[Input — start]
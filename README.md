# Reprogrammable 48-output variable-duty-cycle clock generator

This design produces 48 clocks from a single crystal clock. Each output's
duty cycle can be set on its own, and every setting can be rewritten while the
outputs run. All 48 outputs share one period, `T = M * Tc`, where `Tc` is the
input clock period and `M` is an 8-bit value. Output *k* is high for
`N_k * Tc` of each period, where `N_k` is a second 8-bit value that belongs to
output *k* alone. With `M = 255` the duty cycle can be set from 1/255 (0.4 %)
to 254/255 (99.6 %), one step of 1/255 at a time.

All 49 bytes (one `M` and 48 values `N_k`) are loaded through a 15-line
parallel port: 8 data lines and 7 latch-select lines. This makes the unit
easy to drive from a host computer or a microcontroller. It was designed to
set the synaptic weights of a mixed analog/digital neural network. Each weight
there is a switched MOS resistor, and its effective value follows the duty
cycle of the clock that switches it. The outputs can also be combined
outside the chip to make more complex waveforms. For example,
`(not OUTa) and OUTb` gives a pulse whose position and width can both be
programmed.

## How one output works

An output needs only a counter, two comparators and a flip-flop:

```
            +-----------+    count == M (PRESET)
  clk ----> |  counter  |----+-----------------------> restart counter (M -> 1)
            | 1,2,...,M |    |                     +--> set   ---+
            +-----------+    |                     |             |  +----+
                  | count    +---------------------+             +->| FF |--> OUTk
                  +--------> count == N_k ------------> clear ------>|    |
                                                                    +----+
```

- The counter counts clock cycles: 1, 2, ..., M, and then 1 again. One turn
  takes exactly `M` clocks.
- When the count equals `M`, the period comparator raises **PRESET**. PRESET
  restarts the counter and sets the output flip-flop.
- When the count equals `N_k`, the output's own comparator clears its
  flip-flop.

So the flip-flop is high from the restart until the count reaches `N_k`.
That is `N_k` clocks of every `M`. The programming rule is `0 < N_k < M`,
with `M` from 2 to 255.

Timing of one period with `M = 5`, `N = 2`. The output follows its
comparators by one clock because the flip-flop samples them on the clock edge:

```
clk     _|‾|_|‾|_|‾|_|‾|_|‾|_|‾|_|‾|_|‾|_|‾|_|‾|_|‾|_
count     3   4   5   1   2   3   4   5   1   2   3
PRESET            ‾‾‾                 ‾‾‾
N-match                   ‾‾‾                 ‾‾‾
OUT     ______________‾‾‾‾‾‾‾‾__________‾‾‾‾‾‾‾‾______
                      |<-N=2->|
                      |<------ M=5 ------>|
```

## The 48-output chip

The chip shares everything it can. There is one counter, one period
register `M` and one period comparator. Their PRESET pulse goes to all 48
output flip-flops, so every output starts its high phase on the same clock
edge. Only the duration register, its comparator and the flip-flop are
repeated for each output. They come as six identical macros of eight
channels (`channel_macro`): the macro with index `g` drives `OUT8g` to
`OUT8g+7`.

```
 ein[7:0], eils[6:0] --> prog_port --> ls_decoder --> ls[47:0]  (one select line per duration register)
                                                  +-> ls[48]    (period register M)
 masterclr_n --> reset_sync --> rst_n (counter, flip-flops, port)

 M --> period comparator --PRESET--> sync_counter (restart)
                                 \--> 6 x channel_macro (8 x duration register,
          COUNT[7:0] -------------->   comparator, output flip-flop) --> out[47:0]
```

## Programming the registers

| select `eils[5:0]` | register               |
|--------------------|------------------------|
| 0 ... 47           | duration `N` of OUT0 ... OUT47 |
| 48                 | period `M`             |
| 49 ... 63          | none (the write is ignored) |

`ein[0]` is the least significant bit. A write works as follows:

1. Put the byte on `ein` and the select number on `eils[5:0]`, with the
   strobe `eils[6]` low.
2. At least 2 clocks later, raise `eils[6]`. Hold it high for at least 2
   clocks, then lower it.
3. Keep `ein` and `eils[5:0]` stable until 3 clocks after the strobe rose.
   Keep the strobe low for at least 2 clocks before the next write.

The port lines may change at any time relative to `clk`, because they pass
a two-flop synchronizer. The register takes the new value 4 clocks after the
strobe is first sampled high. A register may be rewritten while the outputs
run:

- A new `N_k` takes effect at the next count match. The high phase in flight
  during the write ends at the old value or the new one, whichever the count
  reaches first.
- A new `M` that is above the current count takes effect in the current
  period.
- A new `M` that is below the current count lets the counter run on to 255,
  wrap to 0 and then count up to `M`. That one period is longer.

The register file is built from 49 byte registers with a decoded write
enable. The 64-line select decoder is a tree of nine 3-to-8 decoders. One
first-level decoder, enabled by `eils[6]`, decodes `eils[5:3]` and enables
one of eight second-level decoders, which decode `eils[2:0]`.

## Master clear and start-up

`masterclr_n` is active low. When it falls, the counter goes to 0 and all
outputs go low at once, asynchronously. While it is held low, the
programming port ignores writes. **It does not erase the programmed
bytes**, so the outputs resume with the same settings after the clear is
released. The release passes a two-flop synchronizer. The outputs first rise
`M + 3` clocks after `masterclr_n` goes high: 2 clocks of release, `M`
counts, and 1 clock in the output flip-flop. After that they repeat every
`M` clocks.

The registers have no reset. After power-up, program all 49 bytes and then
pulse master clear, so that every output starts in phase from a clean
count.

## Values outside the rule `0 < N < M`

These are not checked in hardware. They behave as follows:

- `N = 0` and `N > M`: the count never equals `N`, so the output stays high
  after the first PRESET. This is a 100 % duty cycle.
- `N = M`: set and clear arrive in the same cycle, and clear wins. The output
  stays low.
- `M = 0`: the period becomes 256 clocks.
- `M = 1`: PRESET fires on every clock.

## Departures from the original circuit

The original was built from 74-series parts and then as an antifuse FPGA
schematic that used asynchronous tricks. This RTL keeps the structure and the
cycle counts, but runs everything on one clock:

- **Counter restart.** The original cleared the counter asynchronously in
  the low half of the clock cycle in which the count reached `M`. It then
  showed 0 for half a cycle before counting to 1. Here the counter steps
  from `M` straight to 1 on the clock edge. The period is still `M` clocks.
- **Output flip-flop.** The original set and cleared the flip-flop through
  its asynchronous preset and clear pins, straight from the comparators.
  Here set and clear are synchronous, so the outputs lag the count by one
  clock. PRESET is a full-clock pulse rather than a short glitch. High time
  and period are unchanged. Only master clear still acts asynchronously.
- **Register clocking.** The original clocked each byte latch with its
  decoded select line. Here the select lines are write enables on `clk`,
  after the synchronizer in `prog_port`. This adds the 4-clock write
  latency and the setup and hold rule above.
- **Choices of this design.** These points were not fixed by the original:
  - `eils[6]` is the active-high strobe;
  - master clear is synchronized and also holds the port idle;
  - set and clear together give 0.
- **Not modelled.** The I/O pad buffers are not modelled, because they have
  no logic function. The analog synapse circuit that the outputs were meant
  to drive is not modelled either.
- **Equality only.** The comparators test only for equality, which is all
  the circuit uses.

## Sizes and parameters

`clkgen_top` has three parameters:

- `WIDTH_P`: word width, default 8.
- `N_MACRO_P`: number of macros, default 6.
- `CH_PER_MACRO_P`: channels per macro, default 8.

The select decoder and port are fixed at 64 select lines. The number of
outputs must therefore stay below 64, and the period register always sits at
select number `N_MACRO_P * CH_PER_MACRO_P`. A wider `WIDTH_P`, for example
10 bits for a 1/1023 step, widens `ein` to match.

At the default size, synthesis gives 496 flip-flops:

- 49 x 8 register bits;
- the 8-bit counter;
- 48 output flip-flops;
- the synchronizers.

It also gives 49 8-bit equality comparators and one 8-bit incrementer.

## Files

| file | contents |
|------|----------|
| `rtl/clkgen_pkg.sv` | shared sizes |
| `rtl/clkgen_top.sv` | the generator |
| `rtl/prog_port.sv` | synchronizer and strobe-edge detector for the programming lines |
| `rtl/ls_decoder.sv`, `rtl/dec3to8.sv` | 1-of-64 select decoder from nine 3-to-8 decoders |
| `rtl/octal_latch.sv` | byte register (period `M` or duration `N`) |
| `rtl/eq_comparator.sv` | equality comparator with enable |
| `rtl/sync_counter.sv` | period counter 1..M |
| `rtl/duty_ff.sv` | output flip-flop with set, clear and master clear |
| `rtl/channel_macro.sv` | eight output channels |
| `rtl/reset_sync.sv` | master-clear release synchronizer |
| `tb/tb_*.sv` | self-checking testbenches, one per module, plus the two below |

## Verification

Every testbench checks its module against values computed independently in
the testbench. It ends by printing `TB_RESULT checks=N failures=F`.

- `tb_clkgen_top` tests the full-size generator through its pins only. It
  programs all 49 bytes and measures every output on every clock. Each high
  phase must last `N` clocks, each period `M` clocks, and the first rise must
  come `M + 3` clocks after master clear. It also covers:
  - master clear keeping the bytes;
  - writes to unused select numbers;
  - rewriting `N` and `M` while running;
  - the write latency;
  - the extremes `M = 255` with `N = 1` and `254`, and `M = 2` with `N = 1`;
  - the out-of-rule values.

  It counts each of these mechanisms and fails if one never happened.
- `tb_clkgen_workloads` runs three example settings:
  - one output at 20/50;
  - eight outputs at 1, 2, 5, 7, 8, 22, 32 and 35 out of 36;
  - the programmable pulse, `(not OUT1) and OUT2`, which must start 5
    clocks into the period and last 7 clocks.
- The unit testbenches are:
  - `tb_octal_latch`: random writes;
  - `tb_eq_comparator`: all input pairs;
  - `tb_sync_counter`: several `M`, plus random restarts;
  - `tb_duty_ff`: random set, clear and clear-pin events;
  - `tb_ls_decoder`: all 128 select values;
  - `tb_channel_macro`: eight channels against a testbench counter.

Each testbench has also been shown to fail against a deliberately broken
copy of its module.

To run a testbench with Verilator 5:

```
verilator --binary --timing --assert -Irtl rtl/clkgen_pkg.sv tb/tb_clkgen_top.sv \
          --top-module tb_clkgen_top -o sim
./obj_dir/sim
```

Every testbench finishes in well under a second.
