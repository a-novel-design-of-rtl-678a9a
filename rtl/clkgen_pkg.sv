// clkgen_pkg: sizes and constants shared by the variable-duty-cycle clock
// generator. The generator has one period register (M) and one duration
// register (N) per output; all of them are written through a single byte-wide
// programming port, addressed by a 6-bit latch select plus a write strobe.
// The numbers below are the sizes of the 48-output chip: 8-bit words, six
// macros of eight channels, a 1-of-64 select decoder.
// Select 48 addresses the period register, selects 0..47 the durations.
package clkgen_pkg;
  localparam int unsigned WIDTH        = 8;   // width of M, N and the counter
  localparam int unsigned CH_PER_MACRO = 8;   // channels in one output macro
  localparam int unsigned N_MACRO      = 6;   // output macros on the chip
  localparam int unsigned N_OUT        = N_MACRO * CH_PER_MACRO;  // 48
  localparam int unsigned ADDR_W       = 6;   // latch-select address bits
  localparam int unsigned SEL_W        = ADDR_W + 1;  // + write strobe
  localparam int unsigned N_SEL        = 1 << ADDR_W; // 64 select lines
endpackage
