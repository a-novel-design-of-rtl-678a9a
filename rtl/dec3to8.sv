// dec3to8: 3-to-8 line decoder with enable, the building block of the
// 1-of-64 latch-select decoder. y has exactly the bit numbered a set while
// en is high, and is all zero while en is low. Outputs are active high,
// which is this design's choice. Combinational.
module dec3to8 (
  input  logic       en,
  input  logic [2:0] a,
  output logic [7:0] y
);
  always_comb begin
    y = '0;
    if (en) y[a] = 1'b1;
  end
endmodule
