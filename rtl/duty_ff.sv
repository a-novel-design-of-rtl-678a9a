// duty_ff: output flip-flop of one channel. PRESET (the period match) sets
// it and the channel's duration match clears it, so it goes high when the
// counter restarts and low N counts later: high for N clock periods out of
// every M.
//
// The original flip-flop had an asynchronous active-high preset and an
// active-low clear driven by an AND of master clear and the duration
// comparator. Here preset and clear are sampled on the clock edge, which
// delays the output by one clock against the counter but keeps the high time
// and the period; master clear (rst_n low) still clears it asynchronously.
// Should preset and clear arrive together (N = M, which the programming rule
// 0 < N < M forbids), clear wins and the output stays low.
//
// Timing: q changes on the clock edge after the cycle in which preset or
// clear is high.
module duty_ff (
  input  logic clk,
  input  logic rst_n,
  input  logic preset,
  input  logic clear,
  output logic q
);
  always_ff @(posedge clk or negedge rst_n) begin
    if (!rst_n)      q <= 1'b0;
    else if (clear)  q <= 1'b0;
    else if (preset) q <= 1'b1;
  end
endmodule
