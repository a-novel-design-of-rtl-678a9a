// tb_duty_ff: self-checking test of the output flip-flop. Random preset and
// clear pulses and master-clear events are applied; after every clock the
// output must equal a reference (clear or master clear give 0, else preset
// gives 1, else the output holds).
module tb_duty_ff;
  logic clk = 1'b0;
  logic rst_n, preset, clear, q;
  logic expected;
  int checks = 0, failures = 0;

  duty_ff dut (.clk(clk), .rst_n(rst_n), .preset(preset), .clear(clear), .q(q));

  always #5 clk = ~clk;

  initial begin
    repeat (10000) @(posedge clk);
    failures++;
    $display("watchdog expired");
    $display("TB_RESULT checks=%0d failures=%0d", checks, failures);
    $finish;
  end

  initial begin
    preset = 1'b0; clear = 1'b0; rst_n = 1'b0;
    #1;
    checks++;
    if (q !== 1'b0) failures++;
    expected = 1'b0;
    @(negedge clk); rst_n = 1'b1;
    for (int i = 0; i < 5000; i++) begin
      preset = ($urandom_range(0, 3) == 0);
      clear  = ($urandom_range(0, 3) == 0);
      if ($urandom_range(0, 99) == 0) begin
        rst_n = 1'b0;          // asynchronous master clear
        #1;
        checks++;
        if (q !== 1'b0) begin failures++; $display("master clear not asynchronous"); end
        expected = 1'b0;
        @(negedge clk); rst_n = 1'b1;
        continue;
      end
      @(negedge clk);
      if (clear) expected = 1'b0;
      else if (preset) expected = 1'b1;
      checks++;
      if (q !== expected) begin
        failures++;
        $display("step %0d preset=%0b clear=%0b q=%0b expected=%0b", i, preset, clear, q, expected);
      end
    end
    $display("TB_RESULT checks=%0d failures=%0d", checks, failures);
    $finish;
  end
endmodule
[Input — finish]
Write out exactly the lines that fall from the line with "- the synchronizers." to the line with "- master clear keeping the bytes;" in the records above, keeping both ends.

== Reply ==
- the synchronizers.

It also gives 49 8-bit equality comparators and one 8-bit incrementer.

## Files

| file | contents |
|------|----------|
| `rtl/clkgen_pkg.sv` | shared sizes |
| `rtl/clkgen_top.sv` | the generator |
| `rtl/prog_port.sv` | synchronizer and strobe-edge detector for the programming lines |
| `rtl/ls_decoder.sv`, `rtl/dec3to8.sv` | 1-of-64 select decoder from nine 3-to-8 decoders |
| `rtl/octal_latch.sv` | byte register (period `M` or duration `N`) |
| `rtl/eq_comparator.sv` | equality comparator with enable |
| `rtl/sync_counter.sv` | period counter 1..M |
| `rtl/duty_ff.sv` | output flip-flop with set, clear and master clear |
| `rtl/channel_macro.sv` | eight output channels |
| `rtl/reset_sync.sv` | master-clear release synchronizer |
| `tb/tb_*.sv` | self-checking testbenches, one per module, plus the two below |

## Verification

Every testbench checks its module against values computed independently in
the testbench. It ends by printing `TB_RESULT checks=N failures=F`.

- `tb_clkgen_top` tests the full-size generator through its pins only. It
  programs all 49 bytes and measures every output on every clock. Each high
  phase must last `N` clocks, each period `M` clocks, and the first rise must
  come `M + 3` clocks after master clear. It also covers:
  - master clear keeping the bytes;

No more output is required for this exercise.